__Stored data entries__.
---+---

# 16 x 16 Wallace tree multiplier with a Kogge-Stone or Sklansky final adder

A fast multiplier spends most of its logic on the partial products: a 16 x 16
multiplication produces 256 partial-product bits that have to be added. This
design adds them in three steps, all of them combinational:

1. **Partial products.** Every bit of `a` is ANDed with every bit of `b`.
2. **Wallace tree.** The 256 bits are sorted by weight into 32 columns and
   compressed in parallel, stage by stage, by bit counters: 15:4 compressors,
   5:3 compressors, full adders (3:2) and half adders. After six stages no
   column holds more than two bits, so the product is the sum of two 32-bit rows.
3. **Final adder.** A parallel prefix adder adds the two rows. There are two
   variants: a **Kogge-Stone** adder (low fan-out, many prefix nodes and wires)
   and a **Sklansky** adder (half the prefix nodes, but high fan-out).

The two variants give identical products. They differ only in the area and
delay of the final adder. In the original FPGA evaluation of this
architecture (Spartan-3 XC3S200), the Sklansky variant was slightly smaller
and faster: 615 against 632 four-input LUTs, and 67.54 ns against 68.722 ns.
Sklansky is therefore the default wherever a single multiplier is instantiated.

A small byte selector lets the 32-bit product be read on eight LEDs, one byte
at a time.

```
 a[15:0] ─┐
          ├─ partial_product_gen ── 16x16 bits ── wallace_reducer ── row0[31:0] ──┐
 b[15:0] ─┘                                      (6 stages of          row1[31:0] ─┤
                                                  15:4, 5:3, FA, HA)               │
                                  ┌──────────────────────────────────────────────┘
                                  ├─ kogge_stone_adder ── p_ks[31:0] ── led_byte_select ── led_ks[7:0]
                                  └─ sklansky_adder    ── p_sk[31:0] ── led_byte_select ── led_sk[7:0]
                                                                          ▲ sel[1:0]
```

(In `wallace_top` each variant has its own partial products and its own tree.
The drawing merges them only to save space.)

## Files

| file | module | what it is |
|---|---|---|
| `rtl/wtm_pkg.sv` | package | `final_adder_e` (KOGGE_STONE / SKLANSKY), the `gp_t` generate/propagate pair and the prefix operator `gp_merge` |
| `rtl/half_adder.sv`, `rtl/full_adder.sv` | cells | 2:2 and 3:2 counters |
| `rtl/compressor_5_3.sv` | `compressor_5_3` | 5-input bit counter |
| `rtl/compressor_15_4.sv` | `compressor_15_4` | 15-input bit counter |
| `rtl/partial_product_gen.sv` | `partial_product_gen` | N x N AND array |
| `rtl/wallace_reducer.sv` | `wallace_reducer` | the Wallace tree, generated from N |
| `rtl/kogge_stone_adder.sv` | `kogge_stone_adder` | W-bit Kogge-Stone adder |
| `rtl/sklansky_adder.sv` | `sklansky_adder` | W-bit Sklansky adder |
| `rtl/wallace_multiplier.sv` | `wallace_multiplier` | one complete multiplier, `FINAL_ADDER` chooses the adder |
| `rtl/led_byte_select.sv` | `led_byte_select` | byte-wide view of the product for eight LEDs |
| `rtl/wallace_top.sv` | `wallace_top` | both multipliers side by side, each with its LED display |

## The bit counters

A compressor here is a *counter*. It takes k bits of the same weight and
outputs their count as a binary number, whose bits go to the column itself
and the columns above it.

**5:3 compressor.** It takes five bits and outputs a 3-bit count (0..5). One
full adder sums three inputs. A second full adder adds that sum to the other
two inputs. A half adder merges the two carries, which both have weight 2.

**15:4 compressor.** It takes fifteen bits and outputs a 4-bit count (0..15).
It works in three layers:

- Five full adders take the inputs three at a time. They give five sum bits
  of weight 1 and five carry bits of weight 2.
- One 5:3 compressor counts the five sums, giving weights 1, 2 and 4.
- A second 5:3 compressor counts the five carries, giving weights 2, 4 and 8.
- A half adder, a full adder and a half adder then add the two 3-bit counts,
  the second one shifted up by one place.

The top half adder's carry would have weight 16. It can never be set, so only
its sum (an XOR) is kept.

**Both compressors are exact.** The 15:4 compressor of this architecture was
originally described as *approximate*, but no approximate logic was given for
it. The reported test product (123 x 123 = 15129) is also exact. An
approximate variant would change only `compressor_15_4`. Note that in a
16 x 16 tree, 15:4 compressors sit only in the three middle columns of the
first stage (see below).

## The Wallace tree (`wallace_reducer`)

This is the least obvious part of the design. The tree is not written out by
hand. It is generated from `N` at elaboration time by constant functions
inside the module.

**Columns.** Partial product `pp[i][j] = a[j] & b[i]` has weight `2^(i+j)`.
Column `c` holds all bits of weight `2^c`. For N = 16 the column heights rise
1, 2, …, 16 and fall back to 1.

**One stage.** In every stage, each column of height `h` is cut greedily:

1. `h / 15` groups go to 15:4 compressors. Their outputs go to columns c, c+1,
   c+2 and c+3.
2. Of the rest, groups of 5 go to 5:3 compressors. Their outputs go to
   columns c, c+1 and c+2.
3. Of the rest, groups of 3 go to full adders (columns c and c+1).
4. A pair that is left over goes to a half adder, but only if the column held
   more than two bits.
5. Any bit still left passes to the next stage unchanged.

Stages repeat until every column holds at most two bits.

**Wiring order.** Inside the next stage's column, bits are packed in a fixed
order, computed by the function `dst()`:

1. the pass-through bits;
2. then, for each kind of cell (15:4, 5:3, FA, HA) and each output weight `j`,
   the outputs of the cells sitting in column `c - j`.

This fixed order is what lets every instance find its input and output bit
positions from constants alone.

**Stages for N = 16:**

| stage | tallest column after it | 15:4 | 5:3 | FA | HA |
|---|---|---|---|---|---|
| input | 16 | | | | |
| 1 | 9 | 3 | 30 | 12 | 4 |
| 2 | 6 | 0 | 18 | 13 | 3 |
| 3 | 4 | 0 | 7 | 15 | 0 |
| 4 | 3 | 0 | 0 | 16 | 0 |
| 5 | 3 | 0 | 0 | 6 | 0 |
| 6 | 2 | 0 | 0 | 2 | 0 |
| total | | 3 | 55 | 64 | 7 |

**Dropped bits.** Outputs that would land in column 2N or above are dropped.
The product of two N-bit numbers is below `2^(2N)`, so the sum of all the
bits is too, and every such bit must be 0. As a result, `row0 + row1` equals
the product exactly, not only modulo `2^(2N)`.

**Constant row bits.** Several low bits of `row1` are constant 0, because some
low columns end with a single bit. Synthesis removes them.

**Structure.** Each stage keeps its input columns (`cur`) and output columns
(`nxt`) in its own generate scope, and the next stage reads
`g_stage[s-1].nxt`. Keeping the stages apart stops a lint tool from seeing one
large array that feeds itself. The tree needs `N >= 3`.

**Changing the rule.** The greedy rule and the packing order are this
design's own choices; the original description names the cells but not the
schedule. To try another rule, edit `n15`/`n53`/`nfa`/`nha`/`npass`. The
wiring follows the new rule automatically.

## The final adders

Both adders are parameterized by width `W` (default 32) and have `cin` and
`cout` ports. The multiplier ties `cin` to 0 and ignores `cout`, which is
always 0 here. In both adders the carry-in is folded into bit 0's generate
before the prefix tree. Both use `wtm_pkg::gp_merge`:

```
G(hi:lo) = G(hi) | P(hi) & G(lo)
P(hi:lo) = P(hi) & P(lo)
```

**Kogge-Stone.**

- Pre-processing: `P = a ^ b` and `G = a & b`.
- Prefix tree: at level `l`, every bit `i >= 2^l` merges with bit `i - 2^l`.
- Sum: `S(i) = P(i) ^ C(i-1)`.
- Cost: `log2 W` levels and `W·log2 W − W + 1` prefix nodes (129 for W = 32).
  Every node drives at most two nodes of the next level.

**Sklansky.**

- Pre-processing: `G = a & b` and an OR propagate `P = a | b`. This is valid
  because a generating bit also propagates.
- Prefix tree: at level `l`, every bit in the upper half of each
  `2^(l+1)`-bit block merges with the top bit of the lower half. Groups of 2,
  4, 8, 16 and 32 bits are formed in turn.
- Sum: `S(i) = (a(i) ^ b(i)) ^ G(i−1:−1)`, where position −1 is the carry-in.
- Cost: `log2 W` levels and `(W/2)·log2 W` nodes (80 for W = 32). The top bit
  of a lower half drives up to W/2 nodes.

## LED display (`led_byte_select`)

`sel` picks one byte of the product, most significant first:

| `sel` | byte shown |
|---|---|
| `00` | `p[31:24]` |
| `01` | `p[23:16]` |
| `10` | `p[15:8]` |
| `11` | `p[7:0]` |

For 123 x 123 = 0x00003B19 the four bytes are 00000000, 00000000, 00111011
and 00011001.

Each LED pin carries its product bit unchanged. The board these displays were
used on has active-low LEDs, so a lit LED means 0. For an active-high board,
invert `led`.

## Interface and timing

`wallace_top #(N = 16)` has these ports:

- `a[N-1:0]`, `b[N-1:0]`: unsigned operands;
- `sel[1:0]`: LED byte select;
- `p_ks`, `p_sk` `[2N-1:0]`: the products of the Kogge-Stone and Sklansky
  variants;
- `led_ks`, `led_sk` `[7:0]`: the selected bytes of those products.

The whole design is combinational. There is no clock, no reset and no
handshake. A product is valid one propagation delay after the operands
settle. To use it in a clocked system, register the inputs and outputs, and
pipeline between the tree and the adder if needed.

On its own, `wallace_multiplier` (ports `a`, `b`, `p`) is the unit that was
evaluated: 16 + 16 + 32 = 64 I/O pins.

Putting both variants into one top is a choice made for simulation and side
by side comparison. For an implementation, instantiate one
`wallace_multiplier` with the `FINAL_ADDER` you want.

After generic synthesis with yosys (word-level cells, before technology
mapping), the sizes are:

| block | cells |
|---|---|
| one multiplier | about 1,425 |
| the Wallace tree | 1,165 |
| Kogge-Stone adder | 423 |
| Sklansky adder | 339 |

## Where this design departs from the original description

- **Exact compressors.** The 15:4 compressor is exact, not approximate (see
  above). The internal gates of the 5:3 compressor, and the adder chain that
  combines the two 5:3 counts in the 15:4 compressor, are this design's own.
- **Tree schedule.** The greedy cutting rule, the order of bits inside a
  column and the resulting six-stage tree are this design's own.
- **Signedness.** Operands are unsigned. Signed operands were never discussed,
  and the worked example is unsigned.
- **Adder ports.** The prefix adders have `cin` and `cout` ports. The adder
  width of 32 is the product width.
- **Top level.** Both multipliers sit in one top, with one shared select line.
- **FPGA figures not reproduced.** LUT counts, delays and logic levels depend
  on the vendor flow and device, and are not reproduced here.

## Verification

Every module has a self-checking testbench in `tb/`. Each prints
`TB_RESULT checks=N failures=M`, and each has a clock-count watchdog. All
expected values come from the testbench's own arithmetic (`*`, `+`,
`$countones`).

| testbench | what it covers |
|---|---|
| `tb_compressor_5_3` | all 32 inputs |
| `tb_compressor_15_4` | all 32,768 inputs; every count 0..15 must occur |
| `tb_partial_product_gen` | corner and 2,000 random operand pairs; rows and their weighted sum |
| `tb_wallace_reducer` | 16-bit tree: 20,000 random pairs plus corners, `row0 + row1 == a*b`; 8-bit tree: all 65,536 pairs |
| `tb_kogge_stone_adder`, `tb_sklansky_adder` | 32 bits: corners (full carry chains) and 20,000 random sums; 4 and 6 bits (6 is not a power of two): all operands with both carry-ins |
| `tb_wallace_multiplier` | both variants at 16 bits (123 x 123, corners, 20,000 random) and at 8 bits (all pairs) |
| `tb_led_byte_select` | the 123 x 123 example and random products, all four selects |
| `tb_wallace_top` | the whole design at default parameters. 5,004 operand pairs × 4 selects; both products and both LED bytes are checked. It also counts, and requires at least once: a 15:4 compressor counting 8 or more, a carry through the final adder, a non-zero top byte, and each select value |

To run a testbench with Verilator 5, from the folder that holds `rtl/` and
`tb/`:

```
verilator --binary --timing -Irtl -Itb rtl/wtm_pkg.sv tb/tb_wallace_top.sv \
          --top-module tb_wallace_top -j 0
./obj_dir/Vtb_wallace_top
```

Replace `wallace_top` with any other testbench name. The package must be
listed first. The other files are found through `-Irtl`.

Run times:

- The two 16-bit multiplier testbenches take up to a minute or two to build.
- `tb_wallace_multiplier` runs in about 30 s and `tb_wallace_reducer` in about
  12 s. The others finish in seconds.

Each testbench was also run against a deliberately broken copy of its module
(for example a swapped half-adder output, a missing prefix node, or a reversed
byte order). Every one of them then reported failures.

## Changing the design

- **`N`** (on `wallace_top`, `wallace_multiplier`, `wallace_reducer` and
  `partial_product_gen`) sets the operand width. The tree regenerates itself.
  This has been simulated for 8 and 16 bits.
- **`FINAL_ADDER`** on `wallace_multiplier` chooses `wtm_pkg::KOGGE_STONE` or
  `wtm_pkg::SKLANSKY`.
- **`W`** on the adders works for any width, including widths that are not a
  power of two.
- **`led_byte_select.PW`** must be a multiple of 8. The select width is
  `log2(PW/8)`.
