// wtm_pkg: types and helpers shared by the Wallace tree multiplier.
//
// final_adder_e names the parallel prefix adder used for the last (carry
// propagate) stage of the multiplier: Kogge-Stone or Sklansky, the two
// variants this design offers. gp_t is a generate/propagate pair and
// gp_merge() is the prefix operator both adders are built from:
//   G(i:k) = G(i:j) | P(i:j) & G(j-1:k),   P(i:k) = P(i:j) & P(j-1:k).
// The operator is the same for an XOR propagate (Kogge-Stone) and an OR
// propagate (Sklansky); both give the same carries.
package wtm_pkg;

  typedef enum logic [0:0] {
    KOGGE_STONE = 1'b0,
    SKLANSKY    = 1'b1
  } final_adder_e;

  typedef struct packed {
    logic g;
    logic p;
  } gp_t;

  // Combine a more significant group (hi) with the adjacent less
  // significant group (lo).
  function automatic gp_t gp_merge(gp_t hi, gp_t lo);
    gp_t r;
    r.g = hi.g | (hi.p & lo.g);
    r.p = hi.p & lo.p;
    return r;
  endfunction

endpackage
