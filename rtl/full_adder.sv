// full_adder: a 3:2 counter. Adds three bits of equal weight; s keeps
// the weight of the inputs, c has twice that weight. Purely combinational.
// A standard cell used by the compressors and the Wallace tree.
module full_adder (
  input  logic a,
  input  logic b,
  input  logic ci,
  output logic s,
  output logic co
);
  logic t;
  assign t  = a ^ b;
  assign s  = t ^ ci;
  assign co = (a & b) | (t & ci);
endmodule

---+---

__Work order__.
Of the entries above, repeat exactly the lines from the line with "block merges with" through the line with "LED byte select;", both of them included.

__Response below__.
  `2^(l+1)`-bit block merges with the top bit of the lower half. Groups of 2,
  4, 8, 16 and 32 bits are formed in turn.
- Sum: `S(i) = (a(i) ^ b(i)) ^ G(i−1:−1)`, where position −1 is the carry-in.
- Cost: `log2 W` levels and `(W/2)·log2 W` nodes (80 for W = 32). The top bit
  of a lower half drives up to W/2 nodes.

## LED display (`led_byte_select`)

`sel` picks one byte of the product, most significant first:

| `sel` | byte shown |
|---|---|
| `00` | `p[31:24]` |
| `01` | `p[23:16]` |
| `10` | `p[15:8]` |
| `11` | `p[7:0]` |

For 123 x 123 = 0x00003B19 the four bytes are 00000000, 00000000, 00111011
and 00011001.

Each LED pin carries its product bit unchanged. The board these displays were
used on has active-low LEDs, so a lit LED means 0. For an active-high board,
invert `led`.

## Interface and timing

`wallace_top #(N = 16)` has these ports:

- `a[N-1:0]`, `b[N-1:0]`: unsigned operands;
- `sel[1:0]`: LED byte select;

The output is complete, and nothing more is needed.